I could only suppose that the Mexíca citizens had taken to drinking to excess in order to forget for a while their utter defeat and despair, but Cuatl Alonso disagreed with that notion.
"It has been amply evidenced," he said, "that the entire race of indio peoples is susceptible to the gross effects of drink, and fond of those effects, and desirous of attaining those effects at every least opportunity."
I said, "I cannot speak for the inhabitants of this city, but I have never known the indios elsewhere to be so."
"Well, we Spaniards have subdued many other peoples," he said. "Berbers, Mohammedans, Jews, Turks, Frenchmen. Not even the Frenchmen took to mass drunkenness as a result of their defeat. No, Juan Británico, from our years-ago landing in Cuba to the farthest extent that we have secured this New Spain, we have found the natives to be natural-born sots. De León reported the same of the red men in Florida. It appears to be an inherent physical failing in your people, much the same as their so easily dying from such trivial diseases as measles and the small pocks."
"I cannot deny that they sicken and die," I said.

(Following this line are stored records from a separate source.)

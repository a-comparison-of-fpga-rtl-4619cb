// Pipelined sorting network (odd-even transposition), ascending order.
//
// N signed keys of W bits enter together; stage k compares neighbours
// (i, i+1) with i = k mod 2, 4 ... and swaps them if out of order.  After N
// stages the keys are sorted.  Each stage is one register level, so the
// network accepts one key set per clock with latency N.  A sideband of SB
// bits travels alongside.  Used by the orientation median and the 3x3
// spatial median; the network topology is this design's choice.
module sort_net #(
  parameter int N  = 8,
  parameter int W  = 13,
  parameter int SB = 1
) (
  input  logic                clk,
  input  logic                rst_n,
  input  logic                in_valid,
  input  logic [SB-1:0]       in_sb,
  input  logic signed [W-1:0] d [N],
  output logic                out_valid,
  output logic [SB-1:0]       out_sb,
  output logic signed [W-1:0] q [N]
);
  logic signed [W-1:0] st [N+1][N];
  logic                v  [N+1];
  logic [SB-1:0]       sb [N+1];

  always_comb begin
    st[0] = d;
    v[0]  = in_valid;
    sb[0] = in_sb;
  end

  for (genvar k = 0; k < N; k++) begin : g_stage
    always_ff @(posedge clk or negedge rst_n) begin
      if (!rst_n) begin
        v[k+1]  <= 1'b0;
        sb[k+1] <= '0;
        for (int i = 0; i < N; i++) st[k+1][i] <= '0;
      end else begin
        v[k+1]  <= v[k];
        sb[k+1] <= sb[k];
        for (int i = 0; i < N; i++) st[k+1][i] <= st[k][i];
        for (int i = k % 2; i + 1 < N; i += 2)
          if (st[k][i] > st[k][i+1]) begin
            st[k+1][i]   <= st[k][i+1];
            st[k+1][i+1] <= st[k][i];
          end
      end
    end
  end

  assign q         = st[N];
  assign out_valid = v[N];
  assign out_sb    = sb[N];
endmodule
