// Horizontal (1D) image warp for the stereo path.
//
// Produces R(x + d, y) for the right image of the current scale, where d is
// the expanded disparity of the coarser scale in 1/16 pixel.  The two
// neighbours floor(x+d) and floor(x+d)+1 have opposite column parity, so they
// are read in the same clock from the two parity banks of row y, and
// linearly interpolated with the 4 fractional bits.  Positions outside the
// row are clamped to the border (this design's choice).  Warping the image
// rather than the filter responses follows the source design.
//
// Timing: raddr combinational from the inputs, memory data one clock later,
// registered output: latency 2 clocks.  Banks not needed get address 0.
module warp_1d
  import vision_pkg::*;
#(
  parameter int AW = 17
) (
  input  logic               clk,
  input  logic               rst_n,
  input  logic [CRD_W-1:0]   img_w,
  input  logic [CRD_W-1:0]   img_h,
  input  logic [AW-1:0]      base,     // level base address within each bank
  input  logic               in_valid,
  input  logic [CRD_W-1:0]   x,
  input  logic [CRD_W-1:0]   y,
  input  est_ok_t            d,
  output logic [AW-1:0]      raddr [4],
  input  logic [PIX_W-1:0]   rdata [4],
  output logic               out_valid,
  output logic [PIX_W-1:0]   pix
);
  logic signed [CRD_W+1:0] xi;
  logic [3:0]              fr;
  logic [CRD_W-1:0]        x0, yy;

  always_comb begin
    logic signed [CRD_W+1:0] dv;
    dv = d.ok ? (CRD_W+2)'(d.v >>> 4) : '0;
    fr = d.ok ? d.v[3:0] : 4'd0;
    xi = $signed({2'b0, x}) + dv;
    if (xi < 0) begin x0 = '0; fr = '0; end
    else if (xi >= $signed({2'b0, img_w}) - 1) begin x0 = img_w - 1'b1; fr = '0; end
    else x0 = CRD_W'(xi);
    yy = (y >= img_h) ? img_h - 1'b1 : y;
    for (int b = 0; b < 4; b++) begin
      logic [CRD_W-1:0] bx;
      bx = (x0[0] == b[0]) ? x0 : x0 + 1'b1;
      if (bx >= img_w) bx = x0;
      raddr[b] = (b[1] == yy[0]) ? base + AW'(qaddr(bx, yy, img_w)) : '0;
    end
  end

  logic       v1, x0p, y0p;
  logic [3:0] fr1;
  always_ff @(posedge clk or negedge rst_n) begin
    if (!rst_n) begin v1 <= 1'b0; fr1 <= '0; x0p <= 1'b0; y0p <= 1'b0; end
    else begin v1 <= in_valid; fr1 <= fr; x0p <= x0[0]; y0p <= yy[0]; end
  end

  always_ff @(posedge clk or negedge rst_n) begin
    if (!rst_n) begin out_valid <= 1'b0; pix <= '0; end
    else begin
      logic [PIX_W-1:0] a, b;
      a = rdata[{y0p, x0p}];
      b = rdata[{y0p, ~x0p}];
      out_valid <= v1;
      pix <= PIX_W'((13'(a) * (5'd16 - 5'(fr1)) + 13'(b) * 13'(fr1) + 13'd8) >> 4);
    end
  end
endmodule
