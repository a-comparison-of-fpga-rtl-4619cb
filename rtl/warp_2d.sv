// 2D image warp with bilinear interpolation for the optical flow path.
//
// Produces I(x + ux, y + uy) for one frame of the current scale, where
// (ux, uy) is a displacement in 1/16 pixel (the top passes -u for frame t-1
// and +u for frame t+1, u being the expanded flow of the coarser scale, which
// warps both outer frames towards the center frame as in eq. 16 of the
// phase-based scheme, reduced to three frames).  The 2x2 neighbourhood of the
// sample point always covers the four parity banks, so it is read in one clock;
// the source design stores a 2x2 window per pixel for the same purpose.
// Sample points outside the image are clamped to the border (this design's
// choice).  Warping images instead of filter responses follows the source
// design.
//
// Timing: raddr combinational, data one clock later, registered output:
// latency 2 clocks, one pixel per clock.
module warp_2d
  import vision_pkg::*;
#(
  parameter int AW = 17
) (
  input  logic               clk,
  input  logic               rst_n,
  input  logic [CRD_W-1:0]   img_w,
  input  logic [CRD_W-1:0]   img_h,
  input  logic [AW-1:0]      base,
  input  logic               in_valid,
  input  logic [CRD_W-1:0]   x,
  input  logic [CRD_W-1:0]   y,
  input  est_ok_t            ux,
  input  est_ok_t            uy,
  output logic [AW-1:0]      raddr [4],
  input  logic [PIX_W-1:0]   rdata [4],
  output logic               out_valid,
  output logic [PIX_W-1:0]   pix
);
  // One axis: integer position, clamped, and its fraction.
  function automatic void axis(input logic [CRD_W-1:0] p, input est_ok_t u,
                               input logic [CRD_W-1:0] n,
                               output logic [CRD_W-1:0] p0, output logic [3:0] f);
    logic signed [CRD_W+1:0] pi;
    pi = $signed({2'b0, p}) + (u.ok ? (CRD_W+2)'(u.v >>> 4) : '0);
    f  = u.ok ? u.v[3:0] : 4'd0;
    if (pi < 0) begin p0 = '0; f = '0; end
    else if (pi >= $signed({2'b0, n}) - 1) begin p0 = n - 1'b1; f = '0; end
    else p0 = CRD_W'(pi);
  endfunction

  logic [CRD_W-1:0] x0, y0;
  logic [3:0]       fx, fy;

  always_comb begin
    axis(x, ux, img_w, x0, fx);
    axis(y, uy, img_h, y0, fy);
    for (int b = 0; b < 4; b++) begin
      logic [CRD_W-1:0] bx, by;
      bx = (x0[0] == b[0]) ? x0 : x0 + 1'b1;
      by = (y0[0] == b[1]) ? y0 : y0 + 1'b1;
      if (bx >= img_w) bx = x0;    // weight is zero there
      if (by >= img_h) by = y0;
      raddr[b] = base + AW'(qaddr(bx, by, img_w));
    end
  end

  logic       v1, xp, yp;
  logic [3:0] fx1, fy1;
  always_ff @(posedge clk or negedge rst_n) begin
    if (!rst_n) begin v1 <= 1'b0; xp <= 1'b0; yp <= 1'b0; fx1 <= '0; fy1 <= '0; end
    else begin v1 <= in_valid; xp <= x0[0]; yp <= y0[0]; fx1 <= fx; fy1 <= fy; end
  end

  always_ff @(posedge clk or negedge rst_n) begin
    if (!rst_n) begin out_valid <= 1'b0; pix <= '0; end
    else begin
      logic [17:0] p00, p01, p10, p11, wx0, wx1, wy0, wy1, acc;
      p00 = 18'(rdata[{yp, xp}]);        // (x0,   y0)
      p01 = 18'(rdata[{yp, ~xp}]);       // (x0+1, y0)
      p10 = 18'(rdata[{~yp, xp}]);       // (x0,   y0+1)
      p11 = 18'(rdata[{~yp, ~xp}]);      // (x0+1, y0+1)
      wx1 = 18'(fx1); wx0 = 18'd16 - wx1;
      wy1 = 18'(fy1); wy0 = 18'd16 - wy1;
      acc = p00 * wx0 * wy0 + p01 * wx1 * wy0 + p10 * wx0 * wy1 + p11 * wx1 * wy1;
      out_valid <= v1;
      pix <= PIX_W'((acc + 18'd128) >> 8);
    end
  end
endmodule
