// Testbench for warp_2d: a random 20x14 image sits in a four-bank memory
// model (bank {y[0],x[0]}, address base + qaddr, registered read, as in
// quad_ram) at a non-zero base.  For random pixels and random displacements
// in 1/16 pixel (some far outside the image, some invalid) the output must
// equal the bilinear interpolation worked out here: sample point
// x + ux/16, clamped to the image (fraction dropped at the border), weights
// from the 4 fractional bits, rounded.  Latency 2 clocks (+1 for sampling).
module tb_warp_2d;
  import vision_pkg::*;
  localparam int W = 20, H = 14, BASE = 9, AW = 9;
  logic clk = 0, rst_n = 0;
  always #5 clk = ~clk;
  int checks = 0, failures = 0, cyc = 0;
  always @(posedge clk) cyc <= cyc + 1;

  logic [CRD_W-1:0] img_w = W, img_h = H, x = 0, y = 0;
  logic [AW-1:0] base = BASE;
  logic in_valid = 0, out_valid;
  est_ok_t ux, uy;
  logic [AW-1:0] raddr [4];
  logic [7:0] rdata [4], pix;
  warp_2d #(.AW(AW)) dut (.*);

  int im [H][W];
  logic [7:0] mem [4][1 << AW];
  always @(posedge clk) for (int b = 0; b < 4; b++) rdata[b] <= mem[b][raddr[b]];

  function automatic void axis(int p, int u, bit ok, int n, output int p0, output int f);
    int q;
    q = p * 16 + (ok ? u : 0);
    p0 = q >>> 4; f = q & 15;
    if (p0 < 0) begin p0 = 0; f = 0; end
    else if (p0 >= n - 1) begin p0 = n - 1; f = 0; end
  endfunction

  int ex [$], t0 [$];
  initial begin
    foreach (mem[b, a]) mem[b][a] = 8'hA5;
    foreach (im[yy, xx]) begin
      im[yy][xx] = $urandom_range(0, 255);
      mem[{yy[0], xx[0]}][BASE + qaddr(16'(xx), 16'(yy), 16'(W))] = 8'(im[yy][xx]);
    end
    foreach (rdata[b]) rdata[b] = 0;
    ux = '0; uy = '0;
    repeat (3) @(posedge clk);
    rst_n = 1;
    for (int i = 0; i < 600; i++) begin
      int px, py, vx, vy, x0, y0, fx, fy, acc;
      bit okx;
      px = $urandom_range(0, W - 1); py = $urandom_range(0, H - 1);
      vx = $urandom_range(0, 160) - 80; vy = $urandom_range(0, 160) - 80;
      if (i % 50 == 0) vx = 700;                 // far outside
      okx = $urandom_range(0, 9) != 0;
      axis(px, vx, okx, W, x0, fx);
      axis(py, vy, okx, H, y0, fy);
      acc = im[y0][x0] * (16 - fx) * (16 - fy)
          + ((fx != 0) ? im[y0][x0 + 1] * fx * (16 - fy) : 0)
          + ((fy != 0) ? im[y0 + 1][x0] * (16 - fx) * fy : 0)
          + ((fx != 0 && fy != 0) ? im[y0 + 1][x0 + 1] * fx * fy : 0);
      ex.push_back((acc + 128) >> 8);
      t0.push_back(cyc);
      in_valid <= 1; x <= 16'(px); y <= 16'(py);
      ux.ok <= okx; ux.v <= 12'(vx); uy.ok <= okx; uy.v <= 12'(vy);
      @(posedge clk);
    end
    in_valid <= 0;
    repeat (10) @(posedge clk);
    checks++;
    if (ex.size() != 0) begin failures++; $display("%0d outputs missing", ex.size()); end
    $display("TB_RESULT checks=%0d failures=%0d", checks, failures);
    $finish;
  end

  always @(posedge clk) if (rst_n && out_valid) begin
    int e, t;
    e = ex.pop_front(); t = t0.pop_front();
    checks += 2;
    if (int'(pix) != e) begin failures++; if (failures < 5) $display("got %0d exp %0d", pix, e); end
    if (cyc - t != 2 + 1) begin failures++; if (failures < 5) $display("latency %0d", cyc - t); end
  end

  initial begin
    repeat (5000) @(posedge clk);
    failures++;
    $display("TB_RESULT checks=%0d failures=%0d", checks, failures);
    $finish;
  end
endmodule
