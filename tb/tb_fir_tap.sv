// tb_fir_tap: checks one filter tap against a cycle model kept here: the
// data register (shift / hold / enable), the product register holding
// sample x coefficient of the selected phase, and SumShiftOut = SumShiftIn +
// product. Coefficients are first the reset kernel (phase 0 of the centre tap
// must be exactly 1.0, its neighbours 0), then random values written
// through the coefficient port.
module tb_fir_tap;
  localparam int DW = 10, CW = 10, LANES = 3, PHASES = 64, SW = DW + CW + 3;
  logic clk = 0, rst_n = 0;
  logic en, shift, coef_we;
  logic [LANES-1:0][DW-1:0] data_in, data_out;
  logic [5:0] phase_sel, coef_phase;
  logic signed [LANES-1:0][SW-1:0] sum_in, sum_out;
  logic signed [CW-1:0] coef_wdata;
  int checks = 0, failures = 0;

  fir_tap #(.DW(DW), .CW(CW), .LANES(LANES), .TAPS(4), .TAP_IDX(2), .PHASES(PHASES)) dut (.*);
  always #5 clk = ~clk;
  initial begin
    repeat (100000) @(posedge clk);
    failures++; $display("TB_RESULT checks=%0d failures=%0d", checks, failures); $finish;
  end

  int coef_m [PHASES];
  logic [LANES-1:0][DW-1:0] d_m;
  longint prod_m [LANES];

  task automatic check();
    #1;
    for (int l = 0; l < LANES; l++) begin
      checks++;
      if (data_out[l] !== d_m[l] || longint'($signed(sum_out[l])) != longint'($signed(sum_in[l])) + prod_m[l]) begin
        failures++;
        $display("t=%0t lane %0d: data %h exp %h sum %0d exp %0d", $time, l, data_out[l], d_m[l], $signed(sum_out[l]),
                 longint'($signed(sum_in[l])) + prod_m[l]);
      end
    end
  endtask

  task automatic step();
    // model update for this edge
    if (en) begin
      for (int l = 0; l < LANES; l++) prod_m[l] = longint'(d_m[l]) * coef_m[phase_sel];
      if (shift) d_m = data_in;
    end
    if (coef_we) coef_m[coef_phase] = coef_wdata;
    @(posedge clk);
    check();
  endtask

  initial begin
    en = 0; shift = 0; coef_we = 0; data_in = '0; phase_sel = 0; coef_phase = 0;
    coef_wdata = 0; sum_in = '0; d_m = '0;
    for (int l = 0; l < LANES; l++) prod_m[l] = 0;
    for (int p = 0; p < PHASES; p++) coef_m[p] = 0;
    coef_m[0] = 256;               // centre tap, phase 0: weight 1.0
    repeat (2) @(posedge clk); #1 rst_n = 1;
    // reset kernel, phase 0 only
    for (int i = 0; i < 20; i++) begin
      en = 1; shift = 1; phase_sel = 0;
      for (int l = 0; l < LANES; l++) begin
        data_in[l] = 10'($urandom); sum_in[l] = SW'($signed($urandom_range(0, 4000)) - 2000);
      end
      step();
    end
    // random coefficients, random control
    for (int p = 0; p < PHASES; p++) begin
      coef_we = 1; coef_phase = 6'(p); coef_wdata = CW'($urandom); en = 0;
      step();
    end
    coef_we = 0;
    for (int i = 0; i < 2000; i++) begin
      en = ($urandom_range(0, 4) != 0); shift = $urandom; phase_sel = 6'($urandom);
      for (int l = 0; l < LANES; l++) begin
        data_in[l] = 10'($urandom); sum_in[l] = SW'($signed($urandom_range(0, 40000)) - 20000);
      end
      step();
    end
    $display("TB_RESULT checks=%0d failures=%0d", checks, failures);
    $finish;
  end
endmodule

"The authorities, especially Mother Church," he said, "have compassionately tried to lessen the temptation that drink holds for the weakling indios. We have tried to convert them to Spanish brandies and wines, in the hope that those more highly intoxicating beverages would lead people to drink lessof them. But of course only the rich nobles could afford them. So the gobernadorset up a brewery in San Antonio de Padua—what used to be Texcóco—hoping to wean the indios onto the cheaper and weaker intoxicant called beer, but to no avail. Pulque remains the easiest available liquor, almost dirt-cheap, since anyone can make it even at home, hence it remains the most-favored way for an indio to get drunk. The authorities' only recourse has been to make a law against any natives drinking to excess, and jailing those that do. But even the law is impracticable. We should have to lock up almost the entire indio population."
Or kill them, I thought. I had recently watched as a middle-aged and very drunk woman, reeling and shouting incoherently, was seized by three soldiers of the force that regularly patrolled the city. They had not bothered to jail the woman. They had set upon her with the stocks of their thunder-stick weapons, and with seeming glee, until she was beaten unconscious. Then they used their swords, not to stab and kill but only to slash her repeatedly, crisscross-wise, all over her body, so that when the woman awoke from the beating—if she ever did—she would be conscious just long enough to realize that she was irremediably bleeding to death.